◆ **Task requirements**:
The required answer is each line in the entries below where "cycles" occurs.

(Beginning of Data supplied)

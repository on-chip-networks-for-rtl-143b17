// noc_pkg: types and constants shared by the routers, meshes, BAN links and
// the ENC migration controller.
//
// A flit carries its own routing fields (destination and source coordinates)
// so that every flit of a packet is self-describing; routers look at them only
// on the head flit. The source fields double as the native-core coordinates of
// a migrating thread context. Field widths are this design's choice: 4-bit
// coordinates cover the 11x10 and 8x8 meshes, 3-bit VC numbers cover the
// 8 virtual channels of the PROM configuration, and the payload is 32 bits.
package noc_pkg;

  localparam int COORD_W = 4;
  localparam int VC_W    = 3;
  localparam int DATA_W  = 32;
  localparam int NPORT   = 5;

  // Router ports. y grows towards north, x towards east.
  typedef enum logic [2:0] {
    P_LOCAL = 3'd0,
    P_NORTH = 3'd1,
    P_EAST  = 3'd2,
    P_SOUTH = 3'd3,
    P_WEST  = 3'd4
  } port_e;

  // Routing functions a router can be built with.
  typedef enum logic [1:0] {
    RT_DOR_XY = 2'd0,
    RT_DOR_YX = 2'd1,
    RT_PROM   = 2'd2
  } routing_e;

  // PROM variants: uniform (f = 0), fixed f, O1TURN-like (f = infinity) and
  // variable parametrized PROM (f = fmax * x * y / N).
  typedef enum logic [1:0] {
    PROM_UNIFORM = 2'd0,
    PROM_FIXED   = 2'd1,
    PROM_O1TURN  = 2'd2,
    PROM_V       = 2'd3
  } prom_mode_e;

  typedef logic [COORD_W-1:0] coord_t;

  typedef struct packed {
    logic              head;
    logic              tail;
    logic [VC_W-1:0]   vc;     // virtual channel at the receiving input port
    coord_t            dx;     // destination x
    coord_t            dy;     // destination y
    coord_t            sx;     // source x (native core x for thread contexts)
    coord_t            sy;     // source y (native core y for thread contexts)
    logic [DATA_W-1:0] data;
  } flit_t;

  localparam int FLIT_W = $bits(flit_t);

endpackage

(End of Data supplied)
(Beginning of Data supplied)

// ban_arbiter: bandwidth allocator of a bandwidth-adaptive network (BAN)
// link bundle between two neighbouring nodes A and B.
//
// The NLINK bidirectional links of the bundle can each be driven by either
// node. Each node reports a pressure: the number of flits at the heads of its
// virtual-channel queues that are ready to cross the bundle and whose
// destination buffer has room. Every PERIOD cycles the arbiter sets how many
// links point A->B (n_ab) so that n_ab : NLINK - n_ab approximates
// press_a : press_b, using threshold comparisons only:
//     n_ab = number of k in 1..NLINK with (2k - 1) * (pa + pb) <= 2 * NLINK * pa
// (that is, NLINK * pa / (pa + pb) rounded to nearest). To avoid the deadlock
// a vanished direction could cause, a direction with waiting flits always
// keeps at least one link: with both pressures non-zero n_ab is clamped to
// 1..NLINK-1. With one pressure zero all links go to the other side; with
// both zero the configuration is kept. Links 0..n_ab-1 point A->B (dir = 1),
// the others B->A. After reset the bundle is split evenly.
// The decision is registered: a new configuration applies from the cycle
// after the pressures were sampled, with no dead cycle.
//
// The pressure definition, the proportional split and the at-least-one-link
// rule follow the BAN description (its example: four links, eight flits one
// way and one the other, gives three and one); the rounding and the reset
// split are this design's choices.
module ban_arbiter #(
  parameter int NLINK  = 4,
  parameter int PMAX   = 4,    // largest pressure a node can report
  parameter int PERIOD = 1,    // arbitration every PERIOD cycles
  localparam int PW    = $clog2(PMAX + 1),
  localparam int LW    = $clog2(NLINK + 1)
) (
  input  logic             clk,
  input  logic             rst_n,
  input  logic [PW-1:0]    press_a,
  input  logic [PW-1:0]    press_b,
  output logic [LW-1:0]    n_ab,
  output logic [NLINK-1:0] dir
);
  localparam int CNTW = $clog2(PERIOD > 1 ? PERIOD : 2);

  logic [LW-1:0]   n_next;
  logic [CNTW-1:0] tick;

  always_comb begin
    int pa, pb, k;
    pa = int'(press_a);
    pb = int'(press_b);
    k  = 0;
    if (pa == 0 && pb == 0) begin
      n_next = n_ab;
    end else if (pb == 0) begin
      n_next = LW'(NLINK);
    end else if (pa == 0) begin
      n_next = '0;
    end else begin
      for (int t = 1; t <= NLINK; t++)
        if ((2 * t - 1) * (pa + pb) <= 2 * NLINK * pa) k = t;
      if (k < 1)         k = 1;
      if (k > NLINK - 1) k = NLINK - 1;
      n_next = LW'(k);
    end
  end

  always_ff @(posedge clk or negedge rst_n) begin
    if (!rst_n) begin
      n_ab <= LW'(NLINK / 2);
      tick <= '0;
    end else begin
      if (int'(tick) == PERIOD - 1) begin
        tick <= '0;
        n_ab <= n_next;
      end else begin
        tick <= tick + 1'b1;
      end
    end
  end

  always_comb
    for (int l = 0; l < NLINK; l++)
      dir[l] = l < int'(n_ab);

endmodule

(End of Data supplied)
(Beginning of Data supplied)

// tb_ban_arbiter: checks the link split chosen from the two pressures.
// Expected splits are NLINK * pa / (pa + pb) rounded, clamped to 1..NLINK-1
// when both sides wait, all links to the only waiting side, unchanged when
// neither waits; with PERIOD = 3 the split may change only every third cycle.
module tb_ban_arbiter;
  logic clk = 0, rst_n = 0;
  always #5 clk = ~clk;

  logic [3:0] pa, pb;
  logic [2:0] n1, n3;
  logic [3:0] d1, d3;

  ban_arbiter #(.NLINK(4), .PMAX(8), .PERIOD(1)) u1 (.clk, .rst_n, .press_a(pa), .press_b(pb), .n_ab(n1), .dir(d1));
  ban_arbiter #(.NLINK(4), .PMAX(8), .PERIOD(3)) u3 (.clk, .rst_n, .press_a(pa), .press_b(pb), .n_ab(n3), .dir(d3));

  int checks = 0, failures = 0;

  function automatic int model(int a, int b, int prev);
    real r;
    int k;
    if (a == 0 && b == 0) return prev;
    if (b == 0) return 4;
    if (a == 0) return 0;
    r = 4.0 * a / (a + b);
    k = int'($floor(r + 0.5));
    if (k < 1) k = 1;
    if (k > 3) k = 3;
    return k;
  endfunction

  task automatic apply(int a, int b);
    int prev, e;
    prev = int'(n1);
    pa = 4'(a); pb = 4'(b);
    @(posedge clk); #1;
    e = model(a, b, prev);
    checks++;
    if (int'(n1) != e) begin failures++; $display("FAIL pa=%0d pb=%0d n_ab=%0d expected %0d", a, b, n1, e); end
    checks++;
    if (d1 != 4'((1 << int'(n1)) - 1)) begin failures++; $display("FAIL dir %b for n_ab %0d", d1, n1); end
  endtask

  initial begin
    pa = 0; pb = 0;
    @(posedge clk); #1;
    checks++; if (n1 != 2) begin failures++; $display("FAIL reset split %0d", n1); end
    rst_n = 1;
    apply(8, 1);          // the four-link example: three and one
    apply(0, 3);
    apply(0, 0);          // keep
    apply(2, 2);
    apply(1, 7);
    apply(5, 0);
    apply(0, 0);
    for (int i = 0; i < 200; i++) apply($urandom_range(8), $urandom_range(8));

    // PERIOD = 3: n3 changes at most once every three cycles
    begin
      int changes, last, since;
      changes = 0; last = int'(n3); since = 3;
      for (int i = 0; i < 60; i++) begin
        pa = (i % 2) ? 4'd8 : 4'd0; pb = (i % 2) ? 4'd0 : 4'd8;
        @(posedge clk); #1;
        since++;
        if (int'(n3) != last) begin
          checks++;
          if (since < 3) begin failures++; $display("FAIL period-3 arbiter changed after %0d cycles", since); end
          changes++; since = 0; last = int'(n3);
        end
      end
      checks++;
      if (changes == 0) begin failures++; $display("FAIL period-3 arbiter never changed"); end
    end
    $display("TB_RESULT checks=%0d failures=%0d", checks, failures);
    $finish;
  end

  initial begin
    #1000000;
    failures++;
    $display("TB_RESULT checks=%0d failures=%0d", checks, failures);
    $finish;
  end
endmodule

(End of Data supplied)

◆ **Exercise response**:
// destination buffer has room. Every PERIOD cycles the arbiter sets how many
  parameter int PERIOD = 1,    // arbitration every PERIOD cycles
    // PERIOD = 3: n3 changes at most once every three cycles
          if (since < 3) begin failures++; $display("FAIL period-3 arbiter changed after %0d cycles", since); end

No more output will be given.